Algemeen verbintenissenrecht
Het gebruik van algemene voorwaarden; zo standaard is het niet!
Vaak hanteren bedrijven algemene voorwaarden zonder dat men deze heeft bestudeerd.
Begrijpelijk, omdat algemene voorwaarden niet uitnodigend zijn om te lezen.
Toch bevatten algemene voorwaarden bepalingen, die voor uw bedrijfsvoering van cruciaal belang kunnen zijn. Hierbij kan gedacht worden aan een beperking van de aansprakelijkheid, garanties, wijze en tijdstip van levering en de hoogte van buitengerechtelijke incassokosten bij zakelijke afnemers. Dat het opstellen en het regelmatig controleren van algemene voorwaarden de nodige aandacht verdient, blijkt uit een recente uitspraak van de rechtbank Amsterdam op 11 maart 2015 (ECLI:NL:RBAMS:2015:1195).

In deze zaak was het volgende, kort samengevat, aan de hand.
Tempo-Team huurde een bedrijfsruimte voor een termijn van vijf jaar. In de huurovereenkomst was een bepaling opgenomen, inhoudende dat een overeenkomst met een opzegtermijn van één jaar kon worden opgezegd, welke opzegging bij deurwaardersexploot of aangetekende brief aan de verhuurder kenbaar moest worden gemaakt. Bij niet-tijdige opzegging zou het contract van rechtswege voor een termijn van vijf jaar worden verlengd.

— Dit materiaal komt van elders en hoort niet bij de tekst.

// canny_ref_pkg: software reference model of the Canny edge detector, used by
// the testbenches to work out expected outputs independently of the RTL.
//
// Frames are flat int arrays in raster order. Each function returns the
// frame of its stage, smaller by the border the stage's window loses:
//   gauss_ref  5x5 weighted sum, weights of the sigma 1.4 kernel (sum 159)
//   sobel_ref  Gx, Gy (3x3 Sobel) and |Gx|+|Gy|
//   theta_ref  direction class 0..3 (0, 45, 90, 135 degrees) from the
//              frontier comparisons 256|Gy| < 106|Gx| and 256|Gy| >= 618|Gx|,
//              written as products so that no division is involved
//   nms_ref    keep a magnitude that is >= both neighbours along its direction
//   link_ref   strong (> t_high) pixels, and weak (t_low..t_high) pixels with
//              a strong 8-neighbour
//
// The algorithm (kernel, Sobel, frontier labeling, suppression, linking) is the
// one the RTL follows; the software formulation is this model's own.
package canny_ref_pkg;

  typedef int frame_t[];

  function automatic int iabs(int v);
    return (v < 0) ? -v : v;
  endfunction

  function automatic frame_t gauss_ref(const ref frame_t img, input int w, input int h);
    int k[5][5] = '{'{2,4,5,4,2}, '{4,9,12,9,4}, '{5,12,15,12,5}, '{4,9,12,9,4}, '{2,4,5,4,2}};
    frame_t o = new[(w-4)*(h-4)];
    for (int r = 0; r < h-4; r++)
      for (int c = 0; c < w-4; c++) begin
        int s = 0;
        for (int i = 0; i < 5; i++)
          for (int j = 0; j < 5; j++) s += k[i][j] * img[(r+i)*w + c+j];
        o[r*(w-4)+c] = s;
      end
    return o;
  endfunction

  function automatic void sobel_ref(const ref frame_t img, input int w, input int h,
                                    ref frame_t gx, ref frame_t gy, ref frame_t mag);
    gx = new[(w-2)*(h-2)]; gy = new[(w-2)*(h-2)]; mag = new[(w-2)*(h-2)];
    for (int r = 0; r < h-2; r++)
      for (int c = 0; c < w-2; c++) begin
        int p[3][3];
        for (int i = 0; i < 3; i++)
          for (int j = 0; j < 3; j++) p[i][j] = img[(r+i)*w + c+j];
        gx[r*(w-2)+c]  = (p[0][2] + 2*p[1][2] + p[2][2]) - (p[0][0] + 2*p[1][0] + p[2][0]);
        gy[r*(w-2)+c]  = (p[0][0] + 2*p[0][1] + p[0][2]) - (p[2][0] + 2*p[2][1] + p[2][2]);
        mag[r*(w-2)+c] = iabs(gx[r*(w-2)+c]) + iabs(gy[r*(w-2)+c]);
      end
  endfunction

  function automatic int theta_ref(int gx, int gy);
    longint ax = iabs(gx), ay = iabs(gy);
    if (256*ay < 106*ax)  return 0;
    if (256*ay >= 618*ax) return 2;
    return ((gx < 0) != (gy < 0)) ? 3 : 1;
  endfunction

  function automatic frame_t nms_ref(const ref frame_t mag, const ref frame_t th,
                                     input int w, input int h);
    frame_t o = new[(w-2)*(h-2)];
    for (int r = 1; r < h-1; r++)
      for (int c = 1; c < w-1; c++) begin
        int m = mag[r*w+c], a, b;
        case (th[r*w+c])
          0: begin a = mag[r*w+c-1];     b = mag[r*w+c+1];     end
          1: begin a = mag[(r-1)*w+c+1]; b = mag[(r+1)*w+c-1]; end
          2: begin a = mag[(r-1)*w+c];   b = mag[(r+1)*w+c];   end
          default: begin a = mag[(r-1)*w+c-1]; b = mag[(r+1)*w+c+1]; end
        endcase
        o[(r-1)*(w-2)+c-1] = (m >= a && m >= b) ? m : 0;
      end
    return o;
  endfunction

  function automatic frame_t link_ref(const ref frame_t m, input int w, input int h,
                                      input int tl, input int th);
    frame_t o = new[(w-2)*(h-2)];
    for (int r = 1; r < h-1; r++)
      for (int c = 1; c < w-1; c++) begin
        int v = m[r*w+c];
        bit nb = 0;
        for (int i = -1; i <= 1; i++)
          for (int j = -1; j <= 1; j++)
            if ((i != 0 || j != 0) && m[(r+i)*w+c+j] > th) nb = 1;
        o[(r-1)*(w-2)+c-1] = (v > th) || (v >= tl && nb);
      end
    return o;
  endfunction

endpackage
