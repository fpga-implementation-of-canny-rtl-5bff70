// tb_canny_full: one complete 708 x 752 frame through the edge detector with
// every parameter at its default, fed as a direct pixel stream at one pixel
// per clock. The frame holds a brightness ramp, bright disks, a rectangle,
// flat areas and noise. Every one of the 698 x 742 edge flags is compared
// with the software reference; the edge map must come out at one pixel per
// clock along each row, and the whole frame must be done within the frame
// time plus a small pipeline delay (throughput of one pixel per clock).
//
// The 708 x 752 size and the one-pixel-per-clock rate are those the design
// was evaluated with; the image itself is synthetic.
module tb_canny_full;
  import canny_ref_pkg::*;
  localparam int W = 708, H = 752, OW = W - 10, OH = H - 10;
  logic clk = 0, rst = 1, pix_valid_i = 0;
  logic [7:0] pix_i = '0;
  logic [19:0] t_low = '0, t_high = '0;
  logic uart_txd, edge_valid_o, edge_o, tx_overflow_o;
  int checks = 0, failures = 0, n_edges = 0, mism = 0;

  canny_edge_top dut (
    .clk, .rst, .src_sel(1'b1), .loopback(1'b0), .uart_rxd(1'b1), .uart_txd, .pix_valid_i, .pix_i,
    .t_low, .t_high, .edge_valid_o, .edge_o, .tx_overflow_o);
  always #5 clk = ~clk;

  frame_t img, exp_e;
  int cycle = 0, n_o = 0, last_cycle = 0, gaps = 0, start_cycle = 0, end_cycle = 0;
  always @(posedge clk) cycle <= cycle + 1;

  always @(posedge clk) if (edge_valid_o && !rst) begin
    if (n_o >= OW*OH) begin failures++; checks++; $display("extra edge output"); end
    else begin
      checks++;
      if (int'(edge_o) != exp_e[n_o]) begin
        failures++;
        if (mism++ < 10) $display("pixel %0d: %0d expected %0d", n_o, edge_o, exp_e[n_o]);
      end
      if (edge_o) n_edges++;
      if ((n_o % OW) > 0 && cycle - last_cycle != 1) gaps++;
      last_cycle = cycle;
      n_o++;
      if (n_o == OW*OH) end_cycle = cycle;
    end
  end

  initial begin
    frame_t sm, gx, gy, mg, dir, nms;
    int v [$], tl, th;
    img = new[W*H];
    for (int r = 0; r < H; r++)
      for (int c = 0; c < W; c++) begin
        int p = 30 + c / 5;
        if ((r - 200) * (r - 200) + (c - 300) * (c - 300) < 90 * 90) p = 230;
        if ((r - 520) * (r - 520) + (c - 500) * (c - 500) < 40 * 40) p = 20;
        if (r > 600 && r < 700 && c > 80 && c < 260) p = 170;
        if (r < 100 && c < 150) p = 90;                      // flat
        else p += $urandom_range(0, 24);
        img[r*W+c] = (p > 255) ? 255 : p;
      end
    sm = gauss_ref(img, W, H);
    sobel_ref(sm, W-4, H-4, gx, gy, mg);
    dir = new[gx.size()];
    foreach (gx[i]) dir[i] = theta_ref(gx[i], gy[i]);
    nms = nms_ref(mg, dir, W-6, H-6);
    foreach (nms[i]) if (nms[i] != 0) v.push_back(nms[i]);
    v.sort();
    tl = v[v.size() * 90 / 100];
    th = v[v.size() * 97 / 100];
    exp_e = link_ref(nms, W-8, H-8, tl, th);
    t_low <= 20'(tl); t_high <= 20'(th);
    $display("thresholds %0d %0d", tl, th);
    repeat (3) @(posedge clk);
    rst <= 0;
    @(posedge clk);
    start_cycle = cycle;
    for (int i = 0; i < W*H; i++) begin
      pix_valid_i <= 1; pix_i <= 8'(img[i]);
      @(posedge clk);
    end
    pix_valid_i <= 0;
    repeat (200) @(posedge clk);
    checks++;
    if (n_o != OW*OH) begin failures++; $display("%0d of %0d edge flags", n_o, OW*OH); end
    checks++;
    if (gaps != 0) begin failures++; $display("%0d gaps inside rows", gaps); end
    checks++;
    if (end_cycle - start_cycle > W*H + 100) begin failures++; $display("frame took %0d clocks", end_cycle - start_cycle); end
    checks++;
    if (n_edges == 0) begin failures++; $display("no edges found"); end
    $display("frame of %0d pixels done in %0d clocks, %0d edge pixels", W*H, end_cycle - start_cycle, n_edges);
    $display("TB_RESULT checks=%0d failures=%0d", checks, failures);
    $finish;
  end

  initial begin
    repeat (W*H + 20000) @(posedge clk);
    failures++;
    $display("watchdog expired");
    $display("TB_RESULT checks=%0d failures=%0d", checks, failures);
    $finish;
  end
endmodule
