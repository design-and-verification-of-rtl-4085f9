// ddr_oddr: double-data-rate output register.
//
// d_rise and d_fall are sampled together on the rising clock edge. d_rise
// is driven on q while the clock is high (the beat launched by the rising
// edge); d_fall is re-registered on the falling edge and driven while the
// clock is low. q therefore carries two values per clock cycle, one cycle
// after they are presented. This is the usual two-flop-and-multiplexer form
// of a DDR output cell; the output multiplexer is selected by the clock.
module ddr_oddr #(
  parameter int unsigned W = 1
) (
  input  logic         clk,
  input  logic [W-1:0] d_rise,
  input  logic [W-1:0] d_fall,
  output logic [W-1:0] q
);

  logic [W-1:0] rise_q, fall_p, fall_q;

  always_ff @(posedge clk) begin
    rise_q <= d_rise;
    fall_p <= d_fall;
  end

  always_ff @(negedge clk) fall_q <= fall_p;

  assign q = clk ? rise_q : fall_q;

endmodule
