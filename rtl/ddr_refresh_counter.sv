// ddr_refresh_counter: the controller's counter module / refresh control.
//
// After reset it counts T_200US clock cycles, the power and clock
// stabilisation delay, and then raises sys_dly_200us, which stays high.
// Once initialisation is complete (init_done) it counts refresh intervals of
// T_REFI cycles. At the end of each interval it raises ref_req and holds it
// until the command FSM acknowledges with a one-cycle ref_ack, when the
// refresh has been issued. The interval counter runs on regardless, so the
// average refresh rate is one per T_REFI cycles. If an interval ends while a
// request is still pending the request simply stays high (one refresh).
//
// The 200 us delay follows the design description; the 15.6 us interval
// (64 ms / 4096 rows) and the 100 MHz clock behind both defaults are
// assumptions. Synchronous active-high reset.
module ddr_refresh_counter #(
  parameter int unsigned T_200US = 20000,
  parameter int unsigned T_REFI  = 1560
) (
  input  logic clk,
  input  logic rst,
  input  logic init_done,
  input  logic ref_ack,
  output logic sys_dly_200us,
  output logic ref_req
);

  logic [$clog2(T_200US+1)-1:0] dly_cnt;
  logic [$clog2(T_REFI+1)-1:0]  ref_cnt;

  always_ff @(posedge clk) begin
    if (rst) begin
      dly_cnt       <= '0;
      sys_dly_200us <= 1'b0;
    end else if (!sys_dly_200us) begin
      if (dly_cnt == $bits(dly_cnt)'(T_200US - 1)) sys_dly_200us <= 1'b1;
      dly_cnt <= dly_cnt + 1'b1;
    end
  end

  always_ff @(posedge clk) begin
    if (rst || !init_done) begin
      ref_cnt <= '0;
      ref_req <= 1'b0;
    end else begin
      if (ref_cnt == $bits(ref_cnt)'(T_REFI - 1)) ref_cnt <= '0;
      else                                        ref_cnt <= ref_cnt + 1'b1;
      if (ref_cnt == $bits(ref_cnt)'(T_REFI - 1)) ref_req <= 1'b1;
      else if (ref_ack)                            ref_req <= 1'b0;
    end
  end

endmodule
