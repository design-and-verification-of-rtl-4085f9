// tb_ddr_refresh_counter: checks the power-up delay and refresh requests.
//
// With T_200US = 37 and T_REFI = 23: sys_dly_200us must rise exactly at the
// 37th rising edge after reset and stay high; ref_req must stay low until
// init_done, then rise every 23 cycles; an acknowledge clears it in the next
// cycle, and without an acknowledge it stays high.
module tb_ddr_refresh_counter;
  localparam int TD = 37, TR = 23;
  logic clk = 0, rst = 1, init_done = 0, ref_ack = 0;
  logic sys_dly_200us, ref_req;
  int checks = 0, failures = 0;

  ddr_refresh_counter #(.T_200US(TD), .T_REFI(TR)) dut (.*);

  always #5 clk = ~clk;

  task automatic chk(bit cond, string msg);
    checks++;
    if (!cond) begin failures++; $display("FAIL %s at %0t", msg, $time); end
  endtask

  initial begin
    int first;
    repeat (3) @(posedge clk);
    @(negedge clk) rst = 0;
    for (int e = 1; e <= TD + 5; e++) begin
      @(negedge clk);
      chk(sys_dly_200us == (e >= TD), $sformatf("sys_dly_200us after %0d edges", e));
      chk(!ref_req, "no refresh before init done");
    end
    init_done = 1;
    // first interval: request after TR edges
    for (int e = 1; e <= TR; e++) begin
      @(negedge clk);
      chk(ref_req == (e >= TR), $sformatf("ref_req after %0d edges", e));
    end
    // acknowledge after 3 cycles
    repeat (3) @(negedge clk);
    chk(ref_req, "request held until acknowledged");
    ref_ack = 1;
    @(negedge clk) ref_ack = 0;
    chk(!ref_req, "request cleared by acknowledge");
    // next request comes TR cycles after the previous one
    first = 4;   // edges since previous request
    while (!ref_req) begin @(negedge clk); first++; end
    chk(first == TR, $sformatf("refresh period %0d", first));
    // several intervals without acknowledge: stays high
    repeat (3 * TR) @(negedge clk);
    chk(ref_req, "request stays high without acknowledge");
    chk(sys_dly_200us, "sys_dly_200us stays high");
    // reset clears everything
    rst = 1;
    @(negedge clk);
    chk(!ref_req && !sys_dly_200us, "reset clears");
    $display("TB_RESULT checks=%0d failures=%0d", checks, failures);
    $finish;
  end

  initial begin
    repeat (2000) @(posedge clk);
    failures++;
    $display("TB_RESULT checks=%0d failures=%0d", checks, failures);
    $finish;
  end
endmodule
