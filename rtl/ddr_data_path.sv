// ddr_data_path: host data to and from the DDR data pins.
//
// Write: DATAIN (16 bits) and DM (2 bits) are registered every cycle. While
// oe is high the registered word is sent as two DQ beats in the following
// cycle: the low byte while the clock is high (rising-edge beat), the high
// byte while it is low (falling-edge beat), with DM[0]/DM[1] on DQM in the
// same beats. dq_oe covers those beats; dqs_oe opens half a cycle earlier
// (write preamble, DQS low) and DQS toggles with the clock during the burst.
// Relative to a WRITE on the command pins in cycle k, the host word for beat
// pair n (n = 0..BL/2-1) must be on DATAIN in cycle k+n; it appears on DQ
// in cycle k+2+n.
//
// Read: DQ is sampled on the falling edge (the rising-edge beat) and on the
// next rising edge (the falling-edge beat); while rd_win is high the pair is
// loaded into DATAOUT as {second beat, first beat}. DATAOUT holds its value
// outside read bursts. With a READ on the pins in cycle k and CAS latency CL
// the host words are on DATAOUT in cycles k+CL+2 .. k+CL+1+BL/2.
//
// The 16-bit host / 8-bit DDR widths and the use of the command generator's
// OE follow the design description; the byte order, the preamble and
// capturing read data with the controller clock rather than DQS are this
// design's choices.
module ddr_data_path
  import ddr_pkg::*;
(
  input  logic             clk,
  input  logic             rst,
  // host side
  input  logic [DSIZE-1:0] datain,
  input  logic [DM_W-1:0]  dm,
  output logic [DSIZE-1:0] dataout,
  // timing from the command generator
  input  logic             oe,
  input  logic             rd_win,
  // DDR side (pad signals)
  output logic [DQ_W-1:0]  dq_o,
  output logic             dq_oe,
  input  logic [DQ_W-1:0]  dq_i,
  output logic [DQS_W-1:0] dqm,
  output logic [DQS_W-1:0] dqs_o,
  output logic             dqs_oe
);

  logic [DSIZE-1:0] din_q;
  logic [DM_W-1:0]  dm_q;
  logic             pre_n;
  logic [DQ_W-1:0]  rise_cap;

  always_ff @(posedge clk) begin
    if (rst) begin
      din_q <= '0;
      dm_q  <= '0;
      dq_oe <= 1'b0;
    end else begin
      din_q <= datain;
      dm_q  <= dm;
      dq_oe <= oe;
    end
  end

  // preamble: DQS driven (low) from the falling edge before the burst
  always_ff @(negedge clk) begin
    if (rst) pre_n <= 1'b0;
    else     pre_n <= oe;
  end
  assign dqs_oe = dq_oe | pre_n;

  ddr_oddr #(.W(DQ_W)) u_dq (
    .clk, .d_rise(din_q[DQ_W-1:0]), .d_fall(din_q[DSIZE-1:DQ_W]), .q(dq_o)
  );

  ddr_oddr #(.W(DQS_W)) u_dqm (
    .clk, .d_rise({DQS_W{dm_q[0]}}), .d_fall({DQS_W{dm_q[DM_W-1]}}), .q(dqm)
  );

  ddr_oddr #(.W(DQS_W)) u_dqs (
    .clk, .d_rise({DQS_W{oe}}), .d_fall('0), .q(dqs_o)
  );

  // read capture
  always_ff @(negedge clk) rise_cap <= dq_i;

  always_ff @(posedge clk) begin
    if (rst)         dataout <= '0;
    else if (rd_win) dataout <= {dq_i, rise_cap};
  end

endmodule
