// tb_ddr_data_path: checks the 16-bit to DDR 8-bit conversion both ways.
//
// Random host words, masks, oe and rd_win are driven each cycle (1 ns after
// the rising edge) and random DQ input bytes are driven 1 ns after both
// clock edges. The expected pin values are worked out per cycle t from the
// recorded stimulus: in the high half of cycle t DQ = low byte of the word
// of cycle t-2, DQM = its mask bit 0, DQS = oe(t-1); in the low half DQ =
// high byte, DQM = mask bit 1, DQS = 0. DQ_OE = oe(t-1), DQS_OE also in the
// low half before a burst (preamble). DATAOUT after edge t+1 = {DQ driven
// after the falling edge of t, DQ driven after the rising edge of t} when
// rd_win(t), else unchanged. Pins are sampled a quarter cycle after each edge.
module tb_ddr_data_path;
  timeunit 1ns; timeprecision 100ps;
  import ddr_pkg::*;
  localparam int N = 400;
  logic clk = 0, rst = 1;
  logic [15:0] datain = '0, dataout;
  logic [1:0] dm = '0;
  logic oe = 0, rd_win = 0;
  logic [7:0] dq_o, dq_i = '0;
  logic dq_oe, dqs_oe;
  logic [0:0] dqm, dqs_o;
  int checks = 0, failures = 0;
  int cyc = 0;

  logic [15:0] w_h [N + 4];
  logic [1:0]  m_h [N + 4];
  logic        oe_h [N + 4];
  logic        rw_h [N + 4];
  logic [7:0]  qr_h [N + 4];   // DQ driven after the rising edge of cycle t
  logic [7:0]  qf_h [N + 4];   // DQ driven after the falling edge of cycle t
  logic [15:0] dout_exp = '0;

  ddr_data_path dut (.*);

  always #5 clk = ~clk;

  task automatic chk(bit cond, string msg);
    checks++;
    if (!cond) begin failures++; if (failures < 10) $display("FAIL %s at %0t", msg, $time); end
  endtask

  // stimulus
  always @(posedge clk) begin
    cyc++;
    #1;
    if (cyc > 2 && cyc < N) begin
      int t;
      t = cyc;
      w_h[t]  = 16'($urandom);
      m_h[t]  = 2'($urandom);
      oe_h[t] = ($urandom_range(0, 2) != 0);
      rw_h[t] = ($urandom_range(0, 2) != 0);
      qr_h[t] = 8'($urandom);
      qf_h[t] = 8'($urandom);
      datain = w_h[t]; dm = m_h[t]; oe = oe_h[t]; rd_win = rw_h[t]; dq_i = qr_h[t];
    end
  end
  always @(negedge clk) begin
    #1;
    if (cyc > 2 && cyc < N) dq_i = qf_h[cyc];
  end

  // high half of cycle t
  always @(posedge clk) begin
    int t;
    #2.5;
    t = cyc;
    if (t > 3 && t < N && rw_h[t-1]) dout_exp = {qf_h[t-1], qr_h[t-1]};
    if (t > 5 && t < N) begin
      chk(dq_oe == oe_h[t-1], "DQ_OE");
      chk(dqs_oe == oe_h[t-1], "DQS_OE (high half)");
      if (oe_h[t-1]) begin
        chk(dq_o == w_h[t-2][7:0], $sformatf("rising beat: got %h expected %h", dq_o, w_h[t-2][7:0]));
        chk(dqm[0] == m_h[t-2][0], "DQM rising beat");
        chk(dqs_o[0] == 1'b1, "DQS high");
      end
      // read capture of the previous cycle
      chk(dataout == dout_exp, $sformatf("DATAOUT got %h expected %h", dataout, dout_exp));
    end
  end

  // low half of cycle t
  always @(negedge clk) begin
    int t;
    #2.5;
    t = cyc;
    if (t > 5 && t < N) begin
      chk(dqs_oe == (oe_h[t-1] || oe_h[t]), "DQS_OE (low half, preamble)");
      chk(dqs_o[0] == 1'b0, "DQS low");
      if (oe_h[t-1]) begin
        chk(dq_o == w_h[t-2][15:8], $sformatf("falling beat: got %h expected %h", dq_o, w_h[t-2][15:8]));
        chk(dqm[0] == m_h[t-2][1], "DQM falling beat");
      end
    end
  end

  initial begin
    repeat (2) @(posedge clk);
    #2 rst = 0;
    wait (cyc == N + 2);
    $display("TB_RESULT checks=%0d failures=%0d", checks, failures);
    $finish;
  end

  initial begin
    repeat (N + 100) @(posedge clk);
    failures++;
    $display("TB_RESULT checks=%0d failures=%0d", checks, failures);
    $finish;
  end
endmodule
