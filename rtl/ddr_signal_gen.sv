// ddr_signal_gen: signal generation module.
//
// Puts together the arbiter, which decides between the pending host command
// and a refresh request (refresh first), and the command generator, which
// turns iState/cState and the request being served into the registered
// SDRAM command and address pins and the data path timing (oe, rd_win).
// The grants go back to the command FSM in the main control module. The
// split into arbiter and command generator follows the design description.
module ddr_signal_gen
  import ddr_pkg::*;
#(
  parameter int unsigned CL = 2,
  parameter int unsigned BL = 8
) (
  input  logic              clk,
  input  logic              rst,
  // arbitration
  input  logic              host_req,
  input  logic              ref_req,
  input  logic              refreshing,
  output logic              host_gnt,
  output logic              ref_gnt,
  // from the FSMs
  input  istate_e           istate,
  input  logic              ifirst,
  input  cstate_e           cstate,
  input  logic              cfirst,
  input  host_req_t         cur,
  // SDRAM pins
  output logic [SA_W-1:0]   sa,
  output logic [BANK_W-1:0] ba,
  output logic [CS_W-1:0]   cs_n,
  output logic              cke,
  output logic              ras_n,
  output logic              cas_n,
  output logic              we_n,
  // data path timing
  output logic              oe,
  output logic              rd_win
);

  ddr_arbiter u_arbiter (
    .host_req, .ref_req, .refreshing, .host_gnt, .ref_gnt
  );

  ddr_cmd_gen #(.CL(CL), .BL(BL)) u_cmd_gen (
    .clk, .rst, .istate, .ifirst, .cstate, .cfirst, .cur,
    .sa, .ba, .cs_n, .cke, .ras_n, .cas_n, .we_n, .oe, .rd_win
  );

endmodule
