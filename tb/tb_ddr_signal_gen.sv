// tb_ddr_signal_gen: checks arbitration and command generation together.
//
// Drives the requests and the FSM states directly. Checks that a refresh
// request is granted ahead of a host request, that the host gets no grant
// during a refresh, and that states reach the pins one cycle later as the
// right commands (AUTO REFRESH, ACTIVE, WRITE with the burst window on oe,
// PRECHARGE) with the request's bank, row and column.
module tb_ddr_signal_gen;
  import ddr_pkg::*;
  logic clk = 0, rst = 1;
  logic host_req = 0, ref_req = 0, refreshing = 0, host_gnt, ref_gnt;
  istate_e istate = I_READY;
  cstate_e cstate = C_IDLE;
  logic ifirst = 0, cfirst = 0;
  host_req_t cur = '0;
  logic [SA_W-1:0] sa;
  logic [BANK_W-1:0] ba;
  logic [CS_W-1:0] cs_n;
  logic cke, ras_n, cas_n, we_n, oe, rd_win;
  int checks = 0, failures = 0;

  ddr_signal_gen dut (.*);

  always #5 clk = ~clk;

  task automatic chk(bit cond, string msg);
    checks++;
    if (!cond) begin failures++; $display("FAIL %s at %0t", msg, $time); end
  endtask

  task automatic step(cstate_e cs, bit cfi);
    cstate = cs; cfirst = cfi;
    @(negedge clk);
  endtask

  initial begin
    int n_oe;
    @(negedge clk) rst = 0;
    host_req = 1; ref_req = 1; #1;
    chk(ref_gnt && !host_gnt, "refresh before host");
    ref_req = 0; refreshing = 1; #1;
    chk(!host_gnt && !ref_gnt, "host held off during refresh");
    refreshing = 0; #1;
    chk(host_gnt && !ref_gnt, "host granted");
    step(C_REFRESH, 1);
    chk({ras_n, cas_n, we_n} == 3'b001 && cs_n == 2'b00, "AUTO REFRESH");
    cur.write = 1; cur.addr.chip = 0; cur.addr.bank = 2'd3; cur.addr.row = 12'h5a5; cur.addr.col = 7'h40;
    step(C_ACTIVE, 1);
    chk({ras_n, cas_n, we_n} == 3'b011 && sa == 12'h5a5 && ba == 2'd3 && cs_n == 2'b10, "ACTIVE");
    step(C_ACTIVE, 0);
    chk({ras_n, cas_n, we_n} == 3'b111, "NOP");
    step(C_WRITE, 1);
    chk({ras_n, cas_n, we_n} == 3'b100 && sa == 12'h080 && ba == 2'd3, "WRITE");
    n_oe = 0;
    repeat (6) begin step(C_WRITE, 0); n_oe += int'(oe); end
    chk(n_oe == 4, $sformatf("oe for %0d cycles", n_oe));
    step(C_PRE, 1);
    chk({ras_n, cas_n, we_n} == 3'b010 && !sa[10] && ba == 2'd3, "PRECHARGE");
    $display("TB_RESULT checks=%0d failures=%0d", checks, failures);
    $finish;
  end

  initial begin
    repeat (500) @(posedge clk);
    failures++;
    $display("TB_RESULT checks=%0d failures=%0d", checks, failures);
    $finish;
  end
endmodule
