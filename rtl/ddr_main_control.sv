// ddr_main_control: main control module.
//
// Holds the command interface (host CMD/ADDR/CMDACK), the counter module
// (200 us power-up delay and refresh interval), the initialization FSM
// (iState) and the command FSM (cState). The pending host request and the
// refresh request go out to the arbiter in the signal generation module;
// its grants come back to the command FSM. iState, cState and the request
// being served go to the command generator. The command FSM starts once the
// initialization FSM reaches i_READY (init_done). The grouping follows the
// design description; the parameters are the timing values of the blocks
// inside (see each block).
module ddr_main_control
  import ddr_pkg::*;
#(
  parameter int unsigned T_200US = 20000,
  parameter int unsigned T_REFI  = 1560,
  parameter int unsigned T_RCD   = 2,
  parameter int unsigned T_RP    = 2,
  parameter int unsigned T_RFC   = 8,
  parameter int unsigned T_WR    = 2,
  parameter int unsigned T_MRD   = 2,
  parameter int unsigned BL      = 8
) (
  input  logic             clk,
  input  logic             rst,
  // host
  input  logic [2:0]       cmd,
  input  logic [ASIZE-1:0] addr,
  output logic             cmdack,
  output logic             init_done,
  // to / from the arbiter
  output logic             host_req,
  output logic             ref_req,
  output logic             refreshing,
  input  logic             host_gnt,
  input  logic             ref_gnt,
  // to the command generator
  output istate_e          istate,
  output logic             ifirst,
  output cstate_e          cstate,
  output logic             cfirst,
  output host_req_t        cur
);

  host_req_t req;
  logic      accept, ref_ack, dly_done;

  ddr_control_if u_ctrl_if (
    .clk, .rst, .cmd, .addr, .cmdack, .accept, .req_valid(host_req), .req
  );

  ddr_refresh_counter #(.T_200US(T_200US), .T_REFI(T_REFI)) u_counter (
    .clk, .rst, .init_done, .ref_ack, .sys_dly_200us(dly_done), .ref_req
  );

  ddr_init_fsm #(.T_RP(T_RP), .T_RFC(T_RFC), .T_MRD(T_MRD)) u_init_fsm (
    .clk, .rst, .sys_dly_200us(dly_done), .istate, .ifirst, .sys_init_done(init_done)
  );

  ddr_cmd_fsm #(.T_RCD(T_RCD), .T_RP(T_RP), .T_RFC(T_RFC), .T_WR(T_WR), .BL(BL)) u_cmd_fsm (
    .clk, .rst, .init_done, .host_gnt, .ref_gnt, .req, .cstate, .cfirst, .cur,
    .accept, .ref_ack, .refreshing
  );

endmodule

Tempo-Team besloot om de huurovereenkomst op te zeggen. Hiertoe heeft zij vervolgens tijdig een deurwaarder ingeschakeld en gevraagd om bij exploot de huurovereenkomst namens haar op te zeggen. De deurwaarder heeft de opdracht van Tempo-Team bevestigd en aangegeven -met inachtneming van de opzegtermijn van één jaar en bij deurwaardersexploot- de huurovereenkomst op te zeggen. Gelijktijdig met deze opdrachtbevestiging heeft de deurwaarder verwezen naar de toepasselijke algemene voorwaarden van haar kantoor.

Het deurwaarderskantoor verzuimt vervolgens echter, om het exploot, inhoudende de opzegging van de huurovereenkomst, aan de verhuurder te betekenen. Het gevolg is dat de huurovereenkomst niet tijdig is opgezegd en de huurovereenkomst voor vijf jaar wordt verlengd. Tempo-Team wordt door de verhuurder aansprakelijk gesteld voor de verschuldigde huurpenningen ten bedrage van € 143.676,40.

Tempo-Team laat het hier niet bij zitten en spreekt vervolgens de deurwaarder aan voor de door haar geleden schade. De deurwaarder beroept zich echter op het in haar algemene voorwaarden opgenomen exoneratiebeding, dat als volgt luidt:

“De opdrachtnemer is slechts aansprakelijk voor schade, indien de opdrachtgever aantoont dat deze is veroorzaakt door opzet of grove schuld van de opdrachtnemer dan wel diens ondergeschikten”.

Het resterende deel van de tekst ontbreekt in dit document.